◆ **Task objective**
Print the listing below from its opening line through the line holding "internal write/read, unmapped", both ends included.

□ □ □ □

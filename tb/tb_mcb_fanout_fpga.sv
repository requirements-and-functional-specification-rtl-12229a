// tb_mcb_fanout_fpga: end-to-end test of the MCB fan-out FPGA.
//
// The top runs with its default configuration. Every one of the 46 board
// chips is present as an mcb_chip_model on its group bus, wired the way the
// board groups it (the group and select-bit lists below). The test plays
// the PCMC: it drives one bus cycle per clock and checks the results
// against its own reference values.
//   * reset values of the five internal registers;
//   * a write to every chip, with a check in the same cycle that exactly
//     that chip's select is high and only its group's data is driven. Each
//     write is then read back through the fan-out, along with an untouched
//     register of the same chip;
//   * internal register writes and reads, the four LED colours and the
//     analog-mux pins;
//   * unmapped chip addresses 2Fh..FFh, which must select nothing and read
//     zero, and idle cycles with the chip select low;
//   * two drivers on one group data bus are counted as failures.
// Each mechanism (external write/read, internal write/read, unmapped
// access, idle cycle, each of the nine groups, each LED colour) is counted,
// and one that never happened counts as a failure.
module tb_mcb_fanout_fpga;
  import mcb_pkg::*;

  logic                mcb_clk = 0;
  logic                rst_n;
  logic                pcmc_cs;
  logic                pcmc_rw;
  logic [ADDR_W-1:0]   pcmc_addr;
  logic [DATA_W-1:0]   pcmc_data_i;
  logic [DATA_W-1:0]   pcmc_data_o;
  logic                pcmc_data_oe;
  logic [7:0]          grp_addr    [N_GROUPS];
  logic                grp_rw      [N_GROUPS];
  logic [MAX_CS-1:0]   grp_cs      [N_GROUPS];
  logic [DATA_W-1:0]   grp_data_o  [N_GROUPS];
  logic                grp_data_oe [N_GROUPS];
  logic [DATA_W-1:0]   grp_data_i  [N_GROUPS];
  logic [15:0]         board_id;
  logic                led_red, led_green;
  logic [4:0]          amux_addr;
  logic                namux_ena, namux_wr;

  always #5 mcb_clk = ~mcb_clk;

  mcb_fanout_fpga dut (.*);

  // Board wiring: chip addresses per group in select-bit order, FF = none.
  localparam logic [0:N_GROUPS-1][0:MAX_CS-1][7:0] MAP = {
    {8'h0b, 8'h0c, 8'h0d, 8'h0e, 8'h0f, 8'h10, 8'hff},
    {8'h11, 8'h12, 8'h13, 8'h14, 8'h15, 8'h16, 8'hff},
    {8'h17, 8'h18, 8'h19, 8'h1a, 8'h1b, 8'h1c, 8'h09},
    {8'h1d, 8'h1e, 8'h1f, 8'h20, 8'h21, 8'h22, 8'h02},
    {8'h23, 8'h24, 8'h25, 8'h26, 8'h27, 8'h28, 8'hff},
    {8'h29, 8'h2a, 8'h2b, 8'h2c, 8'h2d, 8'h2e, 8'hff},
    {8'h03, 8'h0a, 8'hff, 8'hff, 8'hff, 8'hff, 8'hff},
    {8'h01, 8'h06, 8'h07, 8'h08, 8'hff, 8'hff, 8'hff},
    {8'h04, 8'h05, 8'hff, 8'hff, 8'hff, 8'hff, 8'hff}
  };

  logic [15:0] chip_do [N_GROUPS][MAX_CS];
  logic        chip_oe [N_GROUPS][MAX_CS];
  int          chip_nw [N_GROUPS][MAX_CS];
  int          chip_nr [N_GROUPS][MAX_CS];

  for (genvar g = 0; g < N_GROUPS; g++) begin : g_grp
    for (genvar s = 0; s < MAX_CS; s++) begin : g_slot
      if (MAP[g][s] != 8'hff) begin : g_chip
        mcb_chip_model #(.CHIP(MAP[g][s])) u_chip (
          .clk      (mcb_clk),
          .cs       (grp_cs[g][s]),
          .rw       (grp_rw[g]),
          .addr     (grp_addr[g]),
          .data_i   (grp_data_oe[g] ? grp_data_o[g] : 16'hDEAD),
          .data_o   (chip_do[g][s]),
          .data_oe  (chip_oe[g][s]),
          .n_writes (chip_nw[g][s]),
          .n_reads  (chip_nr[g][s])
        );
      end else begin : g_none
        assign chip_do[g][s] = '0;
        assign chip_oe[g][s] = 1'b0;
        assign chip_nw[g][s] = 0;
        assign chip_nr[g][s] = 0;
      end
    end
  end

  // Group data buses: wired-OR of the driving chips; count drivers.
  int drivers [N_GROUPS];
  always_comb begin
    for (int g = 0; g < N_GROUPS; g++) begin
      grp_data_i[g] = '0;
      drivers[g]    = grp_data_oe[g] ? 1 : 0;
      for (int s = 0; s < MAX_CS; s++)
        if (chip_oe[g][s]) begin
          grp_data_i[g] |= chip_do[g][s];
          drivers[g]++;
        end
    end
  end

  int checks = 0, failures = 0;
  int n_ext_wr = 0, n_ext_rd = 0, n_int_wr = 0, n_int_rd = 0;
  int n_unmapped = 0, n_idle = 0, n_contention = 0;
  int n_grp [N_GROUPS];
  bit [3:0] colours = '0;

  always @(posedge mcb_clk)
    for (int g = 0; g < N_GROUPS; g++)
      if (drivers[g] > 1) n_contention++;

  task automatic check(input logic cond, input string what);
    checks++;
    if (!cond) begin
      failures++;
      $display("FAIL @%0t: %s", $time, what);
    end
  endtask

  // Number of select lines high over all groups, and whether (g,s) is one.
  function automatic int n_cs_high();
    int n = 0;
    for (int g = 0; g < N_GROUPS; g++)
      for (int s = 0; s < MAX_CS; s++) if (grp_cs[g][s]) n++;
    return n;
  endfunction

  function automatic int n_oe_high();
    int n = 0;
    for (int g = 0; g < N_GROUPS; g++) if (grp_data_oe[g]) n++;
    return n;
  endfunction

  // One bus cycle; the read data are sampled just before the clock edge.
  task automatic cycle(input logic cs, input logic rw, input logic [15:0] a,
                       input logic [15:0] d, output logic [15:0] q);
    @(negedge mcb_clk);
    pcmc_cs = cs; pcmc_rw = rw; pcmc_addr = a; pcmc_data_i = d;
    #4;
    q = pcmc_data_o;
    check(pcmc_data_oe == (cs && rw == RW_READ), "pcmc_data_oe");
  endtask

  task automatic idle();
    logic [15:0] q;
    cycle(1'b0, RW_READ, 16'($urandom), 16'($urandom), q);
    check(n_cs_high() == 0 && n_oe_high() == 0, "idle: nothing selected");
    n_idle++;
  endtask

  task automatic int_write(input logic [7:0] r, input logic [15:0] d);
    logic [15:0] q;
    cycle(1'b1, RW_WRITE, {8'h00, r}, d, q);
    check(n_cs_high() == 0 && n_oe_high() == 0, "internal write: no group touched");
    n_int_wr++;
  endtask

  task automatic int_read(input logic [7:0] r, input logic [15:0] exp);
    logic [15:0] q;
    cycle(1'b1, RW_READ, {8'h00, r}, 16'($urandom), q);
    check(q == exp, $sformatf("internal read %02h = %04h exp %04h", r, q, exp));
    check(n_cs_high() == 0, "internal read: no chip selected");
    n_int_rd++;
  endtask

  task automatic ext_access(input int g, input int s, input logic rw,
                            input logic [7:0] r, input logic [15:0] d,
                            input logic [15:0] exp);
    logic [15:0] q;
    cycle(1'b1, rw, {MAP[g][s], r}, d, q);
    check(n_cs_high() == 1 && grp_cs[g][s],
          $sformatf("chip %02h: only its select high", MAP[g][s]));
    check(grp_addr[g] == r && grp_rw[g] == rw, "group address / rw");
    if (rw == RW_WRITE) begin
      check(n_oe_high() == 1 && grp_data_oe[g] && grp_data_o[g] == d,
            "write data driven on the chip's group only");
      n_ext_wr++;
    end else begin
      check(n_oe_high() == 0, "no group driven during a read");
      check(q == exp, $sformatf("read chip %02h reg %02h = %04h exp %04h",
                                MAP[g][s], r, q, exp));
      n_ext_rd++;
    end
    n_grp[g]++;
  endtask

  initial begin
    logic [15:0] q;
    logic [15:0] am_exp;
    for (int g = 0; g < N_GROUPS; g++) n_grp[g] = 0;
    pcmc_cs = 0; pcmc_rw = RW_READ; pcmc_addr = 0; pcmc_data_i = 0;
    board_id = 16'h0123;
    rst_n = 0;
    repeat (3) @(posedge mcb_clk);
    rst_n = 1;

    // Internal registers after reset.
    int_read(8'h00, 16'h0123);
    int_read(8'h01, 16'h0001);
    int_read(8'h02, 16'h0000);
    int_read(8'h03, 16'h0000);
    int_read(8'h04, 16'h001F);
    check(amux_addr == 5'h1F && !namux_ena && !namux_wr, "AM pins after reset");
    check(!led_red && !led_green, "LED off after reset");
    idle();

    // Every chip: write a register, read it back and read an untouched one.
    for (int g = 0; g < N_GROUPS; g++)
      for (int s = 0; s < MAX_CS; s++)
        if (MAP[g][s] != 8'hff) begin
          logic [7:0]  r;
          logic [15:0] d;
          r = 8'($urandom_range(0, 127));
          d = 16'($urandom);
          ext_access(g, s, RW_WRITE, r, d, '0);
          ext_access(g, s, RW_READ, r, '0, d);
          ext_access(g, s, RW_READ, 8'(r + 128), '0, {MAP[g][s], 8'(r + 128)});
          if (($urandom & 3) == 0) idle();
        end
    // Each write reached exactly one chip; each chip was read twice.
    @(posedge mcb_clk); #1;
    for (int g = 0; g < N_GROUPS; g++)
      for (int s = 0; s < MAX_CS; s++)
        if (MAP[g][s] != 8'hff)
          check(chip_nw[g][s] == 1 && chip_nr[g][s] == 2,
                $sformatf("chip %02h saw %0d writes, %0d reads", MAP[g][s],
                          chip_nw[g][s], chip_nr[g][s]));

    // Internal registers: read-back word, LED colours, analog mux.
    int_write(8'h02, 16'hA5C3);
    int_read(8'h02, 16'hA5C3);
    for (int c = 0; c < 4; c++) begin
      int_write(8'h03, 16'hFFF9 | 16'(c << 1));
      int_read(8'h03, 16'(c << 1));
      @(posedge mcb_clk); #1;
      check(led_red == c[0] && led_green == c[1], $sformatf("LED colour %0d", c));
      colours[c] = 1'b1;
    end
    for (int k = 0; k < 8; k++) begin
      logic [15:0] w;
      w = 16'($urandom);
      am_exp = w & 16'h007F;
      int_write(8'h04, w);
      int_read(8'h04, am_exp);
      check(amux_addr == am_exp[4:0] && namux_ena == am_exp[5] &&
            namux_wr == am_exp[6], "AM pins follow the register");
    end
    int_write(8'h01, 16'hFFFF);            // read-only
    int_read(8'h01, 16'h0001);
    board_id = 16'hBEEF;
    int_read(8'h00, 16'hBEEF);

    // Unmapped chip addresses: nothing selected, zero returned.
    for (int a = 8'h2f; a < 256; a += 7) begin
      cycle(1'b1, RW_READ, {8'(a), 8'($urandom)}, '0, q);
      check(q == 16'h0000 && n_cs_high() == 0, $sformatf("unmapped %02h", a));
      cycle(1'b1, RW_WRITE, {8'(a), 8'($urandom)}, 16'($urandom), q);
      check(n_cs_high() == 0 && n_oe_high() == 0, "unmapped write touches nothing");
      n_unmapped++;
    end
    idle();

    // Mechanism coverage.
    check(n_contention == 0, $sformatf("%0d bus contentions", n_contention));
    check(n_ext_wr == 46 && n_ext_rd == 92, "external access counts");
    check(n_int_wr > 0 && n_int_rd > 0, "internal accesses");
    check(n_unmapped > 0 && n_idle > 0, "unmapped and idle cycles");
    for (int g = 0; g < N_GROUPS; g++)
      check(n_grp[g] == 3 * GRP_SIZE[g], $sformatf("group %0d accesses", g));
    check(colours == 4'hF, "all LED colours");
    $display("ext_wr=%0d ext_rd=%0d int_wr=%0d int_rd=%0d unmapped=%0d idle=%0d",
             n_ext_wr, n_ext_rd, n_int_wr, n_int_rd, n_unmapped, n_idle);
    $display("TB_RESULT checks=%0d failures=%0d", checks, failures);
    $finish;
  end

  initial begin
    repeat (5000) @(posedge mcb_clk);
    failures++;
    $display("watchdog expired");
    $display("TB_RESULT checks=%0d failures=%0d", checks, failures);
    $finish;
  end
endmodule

□ □ □ □

◆ **Written answer**
filename tb/tb_mcb_fanout_fpga.sv
repository requirements-and-functional-specification-rtl-12229a
// tb_mcb_fanout_fpga: end-to-end test of the MCB fan-out FPGA.
//
// The top runs with its default configuration. Every one of the 46 board
// chips is present as an mcb_chip_model on its group bus, wired the way the
// board groups it (the group and select-bit lists below). The test plays
// the PCMC: it drives one bus cycle per clock and checks the results
// against its own reference values.
//   * reset values of the five internal registers;
//   * a write to every chip, with a check in the same cycle that exactly
//     that chip's select is high and only its group's data is driven. Each
//     write is then read back through the fan-out, along with an untouched
//     register of the same chip;
//   * internal register writes and reads, the four LED colours and the
//     analog-mux pins;
//   * unmapped chip addresses 2Fh..FFh, which must select nothing and read
//     zero, and idle cycles with the chip select low;
//   * two drivers on one group data bus are counted as failures.
// Each mechanism (external write/read, internal write/read, unmapped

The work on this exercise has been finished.